You might want to have SSDs in there too, because ESXI doesn't have RAID capability (or at least mine didn't). I don't think you can get a cloud device that uses spinning disks anymore, and you wouldn't use it in real life anyway.
A 2tb drive is cheap these days, or just slap all those old small SSDs in there. Everyone has a bunch of those small SSDs left over, and they're perfect.
ESXi needs the RAID to be handled by another device, the simplest case is a hardware RAID card with disks locally attached to it. You can also attach remote disks/volumes from other systems, with or without RAID, over the network/SAN/etc using an HBA, special network card, or the software iscsi initiator stuff in ESXi. You can even have something like a windows server act as the iscsi volume host, and attach to it over the normal network if you don't really care about reliability. The ESXi OS will not appreciate it if you ever turn the remote volume host system off, or if the network drops out. It's really too bad the free and cheap ESXi licenses are going away, it was always so nice to work with...
That's right, Broadcom bought them and the party's open. Download your ESXi while you can!
Most systems are "distributed" actually, even your CRUD apps and CLI tools that write to disk. The better question is "how do you learn to deal with distributed systems intricacies in places where it matters (such as finance)?", the answer for which is super simple;
Yeah, people miss this. If your app interacts with another app - bam distributed.
Its almost as if the world isn't single threaded
FWIW, I built hraftd[1] many years ago to make it easy to play with a simple distributed system, but one that uses a production-grade implementation of Raft[2]. You can spin up a cluster in seconds on a single machine, kill nodes, watch a new Leader get elected, and so on.
It's written in Go, so it'll help if you are familiar with Go. But the code is not difficult to understand even if you don't.
[1] https://github.com/otoolep/hraftd
[2] https://github.com/hashicorp/raft
Oh, and more background here: https://www.philipotoole.com/building-a-distributed-key-valu...
I don't think it's a trivial thing to do outside of work. At most you can play with kubernetes and cloud but in an interview the lack of experience will come out because I think some stuff can only be learned at work. Especially scalability.
Some people are just up front about it - I've read a lot, and practiced the best I can, but am looking for some real world experience to marry that too.
I've been using libvirt on a decently large Linux box I keep under my desk.
I have my current thing set up to create VMs from a downloaded cloud-VM image with minimal updates (add my ssh pubkey and install Python), and then use Ansible for everything further.
You take traditional non-distributed systems and push them to their limits in some regard.
"Singularity" systems are an abstraction afforded to us by the grace of the hardware we run them on. If you start pushing their performance hard enough, however, you inevitably get distributed behavior.
This is also a good potential career reason to try to make software which is as performnt as possible - you'll get all the tasty edge cases and complexity war stories to talk about.
By designing twitter in a 45 min interview.
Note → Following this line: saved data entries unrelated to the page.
**Fused dot-product-add (`fdpa`).** Two multipliers feed two three-operand adders: one adds
`A`, the other subtracts it. Both outputs therefore come from a single pass. The real part of
the butterfly negates the second product (`B_re·W_re − B_im·W_im`). This costs nothing, since
it is another posibit/negabit swap.

**Timing.**
* The butterfly is combinational from its inputs to one register.
* `out_valid` follows `in_valid` by one clock.
* It accepts one butterfly per clock.
* The register is the only pipelining. It is a choice of this implementation.

## Fixed-point butterfly (`fxp_butterfly`, `fxp_bsd_mul`)

This is the same datapath without exponents. `A` and `B` are 16-bit two's-complement
integers. The twiddle parts are 16-bit two's complement with `2^14` standing for 1.0.

* **Input conversion.** Each input's magnitude goes into the posibits or the negabits by its
  sign, so there is no conversion logic to speak of.
* **Multiplier (`fxp_bsd_mul`).** The twiddle is Booth-recoded into 9 radix-4 digits. Nine
  partial products of 17 digits are summed by a binary tree of BSD adders, four levels deep.
  The product is exact and stays redundant.
* **Adders.** One BSD adder per part forms the dot product. The minus of the real part is
  again a posibit/negabit swap. Two more adders give `A·2^14 + dot` and `A·2^14 − dot`.
* **Output.** The four redundant sums are registered. Each is then turned back into two's
  complement by one subtraction. The outputs are 36 bits wide and exact, so no rounding or
  scaling happens.
* **Timing.** One clock of latency, one butterfly per clock.

## Decimal signed-digit adder (`dec_sd_adder`)

Each decimal digit is five bits `{X3, x2, x1, x0, X0}` with weights `{−8, 4, 2, 1, −1}`. Capital
letters are negabits, so a digit lies in `[−9, 7]`.

Per digit:

* **F1** is a 32-row truth table on `X3, Y3, x2, y2, x1`. It produces:
  * a transfer to the next digit, `t0` (+10) or `T0` (−10);
  * the high part of an interim digit, `Z3 Z2 z1` (−8, −4, +2).
* **F2** turns `y1, y0, Y0, x0, X0`, a value in `[−3, 4]`, into `w2 W1 W0` (+4, −2, −1).
* A **3-bit carry-look-ahead adder** adds `{w2, z1, t0_in}` to the inverted negabits
  `{~Z2, ~W1, ~W0}`, with a constant 1 at the bottom.
  * The sum bits are the digit's posibits `x2 x1 x0`.
  * The inverted carry-out is a −8 negabit. It merges with `Z3` through an OR gate, because
    the two are never both set.
* The incoming `T0` becomes the −1 negabit.

The addition is purely combinational with constant depth. Digit 0 receives no transfer. The
transfers out of the top digit are outputs, so the sum's value is `S + 10^N·(t_out − T_out)`.

## Sequential decimal multiplier (`dec_seq_multiplier`)

This unit computes a 16-digit × 16-digit BCD product with 32 digits.

**Easy multiples (`dec_easy_multiples`).** These are `X`, `2X`, `4X` and `5X` in 4-2-2-1 code.
Each is formed once per operation, in constant time:

* `X`: digit-wise recoding.
* `2X`: BCD to 5-2-1-1 recoding and a one-bit left shift. The 5 of a digit becomes 10, that
  is, 1 in the next digit.
* `4X`: two such doublings, flattened into one block.
* `5X`: a three-bit left shift of the BCD word gives 5-4-2-1 digits, which are recoded.

**Selection.** Each multiplier digit `y_i` picks `U_i ∈ {0, X, 4X, 5X}` and
`V_i ∈ {0, 2X, 4X}` with `U_i + V_i = y_i·X`:

* `V = 2X` when `y_i[1]` is set, and `V = 4X` when `y_i[3]` is set;
* `U = X`, `4X` or `5X` according to `y_i[3] | y_i[2]` and `y_i[0]`.

The selection is registered, so there is one partial product per cycle.

**Accumulation.**
* The two sequences are accumulated separately (`P ← P/10 + U`, `P ← P/10 + V`).
* Each accumulator is a carry-save pair `(S, H)` with value `S + 2H`.
* The doubling of `H` is postponed to the next cycle. There `dec_x2_4221` doubles it while a
  4-2-2-1 carry-save adder (`dec_csa_4221`) adds `S/10`, `2H/10` and the new multiple.
* Dividing by ten is a one-digit shift. The frame has 33 digits, and its lowest digit always
  stays zero.

**Merge**, in five cycles:
1. double both `H` words;
2. carry-save add `S_U + 2H_U + S_V`;
3. carry-save add the result and `2H_V`;
4. convert to BCD, including the last doubling;
5. one BCD ripple-carry addition.

**Timing.**
* `start` is taken while `ready` is high.
* The product is registered on the 23rd clock edge, counting the edge that took `start`.
  That is the design's `n + 7`.
* `done` is high for one cycle.
* A new multiplication may start every 17 cycles (`n + 1`). It overlaps the merge of the
  previous one.

## Decimal divider (`dec_divider`)

It divides two normalised 16-digit BCD fractions (`0.1 ≤ X, D < 1`). The output is the
18-digit quotient `floor(X·10^16 / D)`.

* **Recurrence.** `w[i+1] = 10·w[i] − q(i+1)·D`, one quotient digit per clock. The partial
  remainder holds signed decimal digits, so the subtraction of `q·D` is carry-free.
* **Start.** `w[0] = X/100`. This keeps the first remainders inside the range where selection
  always converges. It costs two extra iterations, so there are 18 in all.
* **Digit selection.** The remainder is truncated to four fractional digits and compared with
  the multiples `M_k = (k − 0.5)·D`. The chosen `q` is the largest `k` whose multiple does not
  exceed the remainder. The truncation error stays below the overlap between neighbouring
  digits.
* **Conversion.** The quotient digits may be negative. On-the-fly conversion keeps two
  registers, `Q` and `Q − 1`, so no final carry-propagate conversion is needed. If the last
  remainder is negative, `Q − 1` is taken.
* **Timing.** `done` comes on the 20th clock edge, counting the edge that took `start`.

## Decimal square root (`dec_sqrt`)

It takes a 16-digit BCD radicand with `0.01 ≤ X < 1` and gives its root rounded to 16
digits. `q_int` is only set when rounding carries the root up to 1.0.

* **Recurrence.** `w[i+1] = 10·w[i] − 2·q·Q[i] − q²·10^−(i+1)`. Root digits lie in `[−5, 5]`.
  Remainder digits lie in `[−6, 6]`. After each addition, three short recoding passes bring
  them back into range without a carry chain.
* **Digit selection.** The remainder, truncated to 10^−4, is compared with ten comparison
  multiples `M_k = (2k − 1)·Q + 10^−i·K_k`.
* **A correction to the constant.** `K_k` is lowered by 1/18 from the midpoint value in the
  original derivation. With the unlowered constant, radicands whose first root digit is 0 (for
  example `X = 0.026…`) select a wrong first digit. The lowered constant stays between the
  lower and upper selection bounds for every step.
* **Conversion.** `Q` and `Q − 1` are updated on the fly. At the end, `Q − 1` is taken if the
  remainder is negative. The result is then rounded half up on one extra digit.
* **Timing.** 1 cycle of initialisation, 17 iterations and 1 cycle of termination. `done`
  comes on the 19th clock edge after `start`. The worked example `X = 0.3521986` gives
  `0.5934632254824220`.

## Interface of `coproc_top`

| group | ports | timing |
|-------|-------|--------|
| butterfly | `bf_in_valid`, `a_re … w_im` (IEEE single) → `bf_out_valid`, `x0_re … x1_im` | 1 clock, 1 per clock |
| fixed-point butterfly | `fx_in_valid`, `fx_a_re … fx_w_im` (16-bit) → `fx_out_valid`, `fx_x0_re … fx_x1_im` (36-bit) | 1 clock, 1 per clock |
| decimal adder | `da_in_valid`, `da_x`, `da_y` (16×5 bits) → `da_out_valid`, `da_s`, `da_t_out`, `da_T_out` | 1 clock |
| decimal multiplier | `dm_start`, `dm_x`, `dm_y` (16×4 BCD) → `dm_ready`, `dm_done`, `dm_p` (32×4 BCD) | 23 clocks, 1 per 17 |
| decimal divider | `dd_start`, `dd_x`, `dd_d` (16×4 BCD) → `dd_ready`, `dd_done`, `dd_q` (18×4 BCD) | 20 clocks |
| decimal square root | `ds_start`, `ds_x` (16×4 BCD) → `ds_ready`, `ds_done`, `ds_q_int`, `ds_q` (16×4 BCD) | 19 clocks |

`rst_n` is a synchronous, active-low reset. It clears only the valid and control state.

## Where this implementation departs from, or adds to, the original design

**Butterfly:**
* The three-operand adder's termination collapses the redundant sum with a carry-propagate
  subtraction before normalising and rounding. The original normalises and rounds in
  redundant form, with methods it does not spell out.
* Only round-to-nearest-even is provided.
* The second adder is 60 digits wide rather than 58, so it keeps two guard digits below the
  product sum.
* Digits of `A` that fall below the last digit of the product sum are truncated. The error is
  below `2^(E_big−29)`, and it only shows when the two products cancel exactly.
* When `A` lies more than 30 positions above the products, the product sum is shifted
  instead.
* Denormals, infinities, NaN and exponent overflow are not handled.
* The pairing of partial products in the reduction tree is this design's own choice. The
  tree has four levels: pairs, pairs, two groups, then the final addition.
* Each FDPA output uses a complete three-operand adder. The original shares more of the
  adder between the + and − outputs.

**Around the butterfly:**
* IEEE conversion sits at the top's butterfly ports so the unit can be driven with ordinary
  numbers. In an FFT, only the first and last stages would convert.
* No complete FFT processor (memories, addressing, twiddle storage) is provided.
* The fixed-point butterfly's twiddle scaling, its exact 36-bit outputs and the conversion
  after the register are this design's own choices. Only its overall structure (Booth
  multipliers and carry-free three-operand addition) follows the original.

**Decimal units:**
* F2 is written from the value it must produce.
* `4X` is two flattened doublings.
* Where a digit value has several codes, the codes chosen are this design's own.
* The merge schedule and the `start/ready/done` handshake are this design's own.
* The divider keeps its partial remainder in decimal signed digits. The original splits it
  into a binary carry-save part and a decimal part with digits in `[−6, 5]`, and selects with
  a 14-bit network. Neither is built here. The selection rule `M_k = (k − 0.5)·D` is the
  original's.
* The divider's prescaling by 1/100, its 18 iterations, the final correction and the
  20-cycle timing are this design's own.
* The square root follows the straightforward architecture, with the same 19 cycles. The
  faster recurrence stage, which builds the comparison multiples by additions and selects
  from a 13-bit carry network, is not built.
* The square root's selection constant is lowered by 1/18, as explained above. The final
  rounding is this design's own.

## Verification

Every testbench in `tb/` is self-checking. Each ends by printing
`TB_RESULT checks=<n> failures=<m>`.

**Floating-point testbenches.** These compare against real arithmetic, using the helpers in
`tb_fp_util`.
* The butterfly, FDPA and end-to-end tests accept errors up to `2^−21` of the operand scale.
* The multiplier must be exact to the precision it keeps.
* The converters must be exact.
* The adder test uses any posibit/negabit pattern and every alignment case, including exact
  cancellation.

**Fixed-point butterfly.** `tb_fxp_butterfly` compares 5000 random butterflies exactly with
64-bit integer arithmetic. Extreme values such as `−2^15` and a twiddle of exactly 1.0 are
included.

**Decimal testbenches.**
* Adder: checked against integer arithmetic over random digit patterns, including redundant
  encodings.
* Multiplier: checked against schoolbook multiplication, together with the 23-edge latency
  and the 17-cycle start interval.
* Divider: checked against exact integer division of wide integers, on 3000 random operand
  pairs plus corner cases, with the 20-edge latency.
* Square root: checked against an exact integer square root of `X·10^32`, rounded. This covers
  3000 random radicands over the whole input range and the worked example, with the 19-edge
  latency.

**End-to-end test.** `tb_coproc_top` runs all six units at the default size. It counts
deep cancellation in the butterfly, exact-zero results, positive and negative decimal
transfers, fixed-point butterflies, overlapped multiplications, quotients corrected for a
negative remainder, and roots whose first digit is 1. It fails if any of these never occurs.

To simulate one testbench with Verilator:

```
verilator --binary --timing -Irtl -Itb rtl/bsd_fp_pkg.sv rtl/dec_pkg.sv tb/tb_fp_util.sv \
    tb/tb_coproc_top.sv --top-module tb_coproc_top -Mdir obj -o sim && obj/sim
```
It's not as easy as playing with more 'normal' stuff, but I usually use VMs on a local hypervisor like ESXi, or a bunch of old desktop/server hardware if I have enough space/power/cooling at the time. Winter helps, big stuff often runs loud and hot. To get specialized hardware when needed, ebay or 'trash' from work and such can help a lot.
Gossip Glomers might be fun if you’re looking for some hands-on exercises :)
https://fly.io/dist-sys/
1. A bunch of communicating local processes.
2. A bunch of communicating local VMs (easier with a beefier machine like my current desktop).
3. Mininet (there are other options) to simulate a network environment, can fully control the topology very easily. Lighter weight than (2), more control for simulating different network effects than (1) alone.